# iPhone, SMS, & sending photos



## infinityBBC (Dec 19, 2008)

i'm one of those guys who refuses to pay extra for SMS when AT&T advertises their "unlimited data" plan and then charges extra for texting.  so i had AT&T cut my SMS services OFF.

i've discovered the email-to-phone workaround for sending to another phone's SMS which even works for photos, but the folks receiving have no way to reply or send me photos.  does anyone know of an easy way to do so for folks who do not have internet on their phone?


i also just recently discovered from my friend who also has an iPhone who uses SMS, that he cannot even send/receive photos!  apparently, the iPhone SMS won't support this?  what a crock!  why is it that everyone else's phones do this, but not the iPhone?

i'm very glad now that i decided to not use SMS, for i'd be extra pissed if i was paying for a service that doesn't even work like it should.

i guess i'd just like to better understand what is going on with all this.


----------



## ElDiabloConCaca (Dec 19, 2008)

The iPhone doesn't (natively) support picture messaging (only text-based SMS).

http://stuff.tv/blogs/iphone/archive/2008/09/15/photo-messaging-finally-comes-to-iphone.aspx

Apparently there are 3rd-party applications that add this functionality.


----------



## infinityBBC (Dec 19, 2008)

thanks for the info, i'll share it with my friend who have an iPhone who use SMS.  i have to wonder why Apple has chosen to not support photo messaging.

but what about getting around SMS entirely?  i know i can already send a photo or message to a friend, regardless of their phone, by using the email-to-SMS protocol.  as most are aware, every telco has a particular address (ie: phonenumber@txt.att.net) which allows emails to come up sort of as if they are SMS messages.

is there any way that folks can reply to someone who sends messages/photos in such a way without the recipient having SMS?

in other words, one can send email to SMS, but can it work the other way around?


----------



## ElDiabloConCaca (Dec 19, 2008)

Hmmm... I really don't think this would be possible (easily) with the current state of the iPhone.  Email-to-SMS is pretty easy, as you state, because the carriers have methods implemented that make this easy.  The other way around, though, not so much.
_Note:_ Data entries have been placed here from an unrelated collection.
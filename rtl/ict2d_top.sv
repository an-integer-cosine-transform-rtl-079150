// 8x8 2-D integer cosine transform ICT(10,9,6,2,3,1) processor.
//
// The 2-D transform X = K J x J^t K^t is done as a 2-D J transform followed
// by a normalization: a first 1-D J processor transforms the eight rows of
// each 8x8 block, the transposition memory turns the row results around,
// a second 1-D J processor transforms the columns, and a pipelined multiplier
// optionally scales each coefficient by k_u * k_v.  Data flow is continuous:
// one pixel in and one coefficient out every Clk1 cycle, with no gaps
// between blocks.  All arithmetic except the final scaling is additions,
// subtractions and wired shifts.
//
// Interface: pixels are 9-bit signed, presented row by row (x[r][0..7] for
// r = 0..7), one per cycle, starting in the first cycle after reset and
// never pausing.  Coefficients leave dout column by column: for each
// horizontal frequency v = 0..7 the eight vertical frequencies u = 0..7.
// dout is the 23-bit unnormalized Y(u,v) when norm_sel = 0 and the 12-bit
// normalized X(u,v), sign-extended, when norm_sel = 1.  dout_valid rises with
// the first coefficient of the first block and dout_start marks Y(0,0) of
// every block.  m1 and m2 are the multiplexer select signals (f_s/4, f_s/8),
// ce2 the Clk2 phase (f_s/2) and mem_by_cols the current direction of the
// transposition memory.
//
// Latency: row processor 40 cycles, transposition memory 64, column
// processor 40, normalization 3: LATENCY = 147 cycles from x[0][0] to Y(0,0).
// The pixel width, the reset alignment, the flags and the column-wise output
// order are this design's choices; the structure follows the chip.
module ict2d_top
  import ict_pkg::*;
(
  input  logic              clk,
  input  logic              rst_n,
  input  logic [W_PIX-1:0]  x,
  input  logic              norm_sel,
  output logic [W_2D-1:0]   dout,
  output logic              dout_valid,
  output logic              dout_start,
  output logic              ce2,
  output logic              m1,
  output logic              m2,
  output logic              mem_by_cols
);

  localparam int LAT_1D   = 40;
  localparam int LAT_MEM  = 64;
  localparam int LAT_NORM = 3;
  localparam int LATENCY  = 2 * LAT_1D + LAT_MEM + LAT_NORM;   // 147
  // The memory's block counter must read 0 when the first row result
  // arrives, LAT_1D cycles after reset: start it at -LAT_1D mod 128.
  localparam logic [6:0] MEM_START = 7'(128 - LAT_1D);

  logic [W_1D-1:0] row_y;
  logic [W_1D-1:0] col_x;
  logic [W_2D-1:0] col_y;

  timing_gen u_tg (.clk, .rst_n, .ce2, .m1, .m2);

  ict_1d #(.W_IN(W_PIX), .W_OUT(W_1D)) u_row (
    .clk, .ce2, .m1, .m2, .x, .y(row_y)
  );

  transpose_mem #(.W(W_1D), .START(MEM_START)) u_mem (
    .clk, .rst_n, .din(row_y), .dout(col_x), .by_cols(mem_by_cols)
  );

  ict_1d #(.W_IN(W_1D), .W_OUT(W_2D)) u_col (
    .clk, .ce2, .m1, .m2, .x(col_x), .y(col_y)
  );

  // Position of the column processor's output within its block:
  // pos[5:3] = horizontal frequency v, pos[2:0] = vertical frequency u.
  // Column output k of a block leaves 2*LAT_1D + LAT_MEM cycles after the
  // block's first pixel, so pos is a cycle count offset by that amount.
  localparam int LAT_COL = 2 * LAT_1D + LAT_MEM;   // 144, a multiple of 64
  logic [5:0] pos;
  logic [7:0] fill;     // cycles since reset, saturating at LATENCY
  always_ff @(posedge clk or negedge rst_n) begin
    if (!rst_n) begin
      pos  <= 6'(64 - (LAT_COL % 64));
      fill <= '0;
    end else begin
      pos  <= pos + 6'd1;
      if (fill != 8'(LATENCY)) fill <= fill + 8'd1;
    end
  end

  norm_mult #(.W_IN(W_2D), .W_OUT(W_NORM)) u_norm (
    .clk, .norm_en(norm_sel), .u(pos[2:0]), .v(pos[5:3]), .y_in(col_y), .y_out(dout)
  );

  // Flags, delayed to match the normalization pipeline.
  logic [LAT_NORM-1:0] start_d;
  always_ff @(posedge clk or negedge rst_n) begin
    if (!rst_n) start_d <= '0;
    else        start_d <= {start_d[LAT_NORM-2:0], pos == 6'd0};
  end

  assign dout_valid = (fill == 8'(LATENCY));
  assign dout_start = dout_valid && start_d[LAT_NORM-1];

endmodule
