// End-to-end test of the 2-D ICT processor at its default (and only) size.
// A stream of 8x8 pixel blocks (random ones and extreme ones: all 255, all
// -256, and a pattern that drives the odd-odd coefficients to their
// maximum) enters back to back, one pixel per cycle, from the first cycle
// after reset.  Each output coefficient is compared with the direct 2-D
// product J x J^t, in the column-wise output order, and, for the blocks that
// are read normalized, with round(Y * k_u * k_v) from floating-point row
// norms.  The first coefficient must appear 147 cycles after the first
// pixel.  The test also checks dout_valid and dout_start and counts the
// mechanisms of the design: back-to-back blocks, both directions of the
// transposition memory and both output modes (norm_sel), failing if one
// never happens.
module tb_ict2d_top;
  import ict_ref_pkg::*;
  logic clk = 0;
  always #5 clk = ~clk;
  int checks = 0, failures = 0;

  localparam int NB  = 24;
  localparam int LAT = 147;

  logic        rst_n, norm_sel;
  logic [8:0]  x;
  logic [22:0] dout;
  logic        dout_valid, dout_start, ce2, m1, m2, mem_by_cols;

  ict2d_top dut (.clk, .rst_n, .x, .norm_sel, .dout, .dout_valid, .dout_start,
                 .ce2, .m1, .m2, .mem_by_cols);

  longint px [NB][8][8];    // [block][row][col]
  longint yr [NB][8][8];    // [block][u][v]

  // Output block b is read normalized when this is 1.
  function automatic bit norm_of(int b);
    return (b % 3 == 1) || (b == 3);
  endfunction

  initial begin
    #2000000;
    failures++;
    $display("watchdog expired");
    $display("TB_RESULT checks=%0d failures=%0d", checks, failures);
    $finish;
  end

  initial begin
    int n_norm = 0, n_raw = 0, to_cols = 0, to_rows = 0, n_blocks = 0, n_start = 0;
    logic prev_dir;
    for (int b = 0; b < NB; b++) begin
      for (int r = 0; r < 8; r++)
        for (int c = 0; c < 8; c++) begin
          px[b][r][c] = longint'($urandom_range(0, 511)) - 256;
          if (b == 1 || b == 4) px[b][r][c] = 255;
          if (b == 2 || b == 3) px[b][r][c] = -256;
          if (b == 5) px[b][r][c] = ((J[1][r] > 0) == (J[1][c] > 0)) ? 255 : -256;
        end
      for (int u = 0; u < 8; u++)
        for (int v = 0; v < 8; v++) begin
          yr[b][u][v] = 0;
          for (int r = 0; r < 8; r++)
            for (int c = 0; c < 8; c++)
              yr[b][u][v] += J[u][r] * px[b][r][c] * J[v][c];
        end
    end

    rst_n = 0; x = '0; norm_sel = 0;
    repeat (3) @(negedge clk);
    rst_n = 1;
    prev_dir = mem_by_cols;
    for (int c = 0; c < NB * 64 + LAT; c++) begin
      // inputs for cycle c
      x = (c < NB * 64) ? 9'(px[c / 64][(c / 8) % 8][c % 8]) : '0;
      norm_sel = (c + 3 >= LAT) ? norm_of((c + 3 - LAT) / 64) : 1'b0;
      // outputs of cycle c
      checks++;
      if (dout_valid !== (c >= LAT)) begin
        failures++;
        if (failures < 10) $display("cycle %0d: dout_valid=%b", c, dout_valid);
      end
      if (c >= LAT) begin
        automatic int i = c - LAT;
        automatic int b = i / 64;
        automatic int v = (i % 64) / 8;
        automatic int u = i % 8;
        automatic longint e = norm_of(b) ? normalize(yr[b][u][v], u, v) : yr[b][u][v];
        checks++;
        if (longint'($signed(dout)) != e || dout_start !== (i % 64 == 0)) begin
          failures++;
          if (failures < 10) $display("block %0d Y(%0d,%0d): got %0d exp %0d start=%b",
                                      b, u, v, $signed(dout), e, dout_start);
        end
        if (i % 64 == 63) begin
          n_blocks++;
          if (norm_of(b)) n_norm++; else n_raw++;
        end
      end
      if (dout_start) n_start++;
      @(negedge clk);
      if (mem_by_cols && !prev_dir) to_cols++;
      if (!mem_by_cols && prev_dir) to_rows++;
      prev_dir = mem_by_cols;
    end
    $display("blocks out %0d (normalized %0d, unnormalized %0d), memory turns to columns %0d, to rows %0d, block starts %0d",
             n_blocks, n_norm, n_raw, to_cols, to_rows, n_start);
    checks++;
    if (n_blocks != NB || n_start != NB) failures++;
    checks++;
    if (n_norm == 0 || n_raw == 0) failures++;
    checks++;
    if (to_cols == 0 || to_rows == 0) failures++;
    $display("TB_RESULT checks=%0d failures=%0d", checks, failures);
    $finish;
  end
endmodule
A lot of carriers allow you to send an SMS message and have it end up in someone's email by formatting the message as [email address] [space] [text message].  Here's a list of carriers and their formats:

http://en.wikipedia.org/wiki/SMS_gateways

Still, if someone sent you an SMS via their email, then to reply to their SMS message and have it end up back in their email box, you'd have to format the message correctly.  It kinda kills the "ease of use" portion of doing that.


----------



## infinityBBC (Dec 19, 2008)

thanks for all the info!

a couple more questions for ya:

1. in the "Carrier-provided SMS to email gateways" section, i don't understand exactly what to tell my friend to actually do to get her T-Mobile phone service to send an email to me from her SMS:
  a. there is a "SMS to Email Gateway Number" (which is "500" for T-Mobile USA) -- where does this number go, or is it moot?
  b. where does she input the data: "<emailaddress> / subject / text" -- does that all go into the normal text field, and is the subject mandatory to get it to work?
  c. are there supposed to be spaces on either side of the slashes, or is that moot?
  d. i presume it's possible to send a photo this way as well?

2. as far as trying to make it more "simple", is it not possible to save the "SMS to Email Gateway Number" and/or the email address (or whatever is necessary to make this work) into my contact info on her phone, so she just has to pick the appropriate means by which she would send me an email from her SMS?


again, thanks for all the help with this!  if i can figure out how to make this work, i will certainly share it with other.


----------



## ElDiabloConCaca (Dec 19, 2008)

I would think that the "SMS to Email Gateway Number" is the phone number to send the text message to.

The specifics I don't know about.  I don't know if spaces are mandatory between the slashes, nor do I know if the subject line is option or required, nor do I know if it will also work with picture messages.

I say just play around with it a little.


----------



## infinityBBC (Dec 19, 2008)

cool, thanks man... i'll just call T-Mobile and ask them!  ;-)

i'll post what i find here so others might be able to benefit from this as well.


----------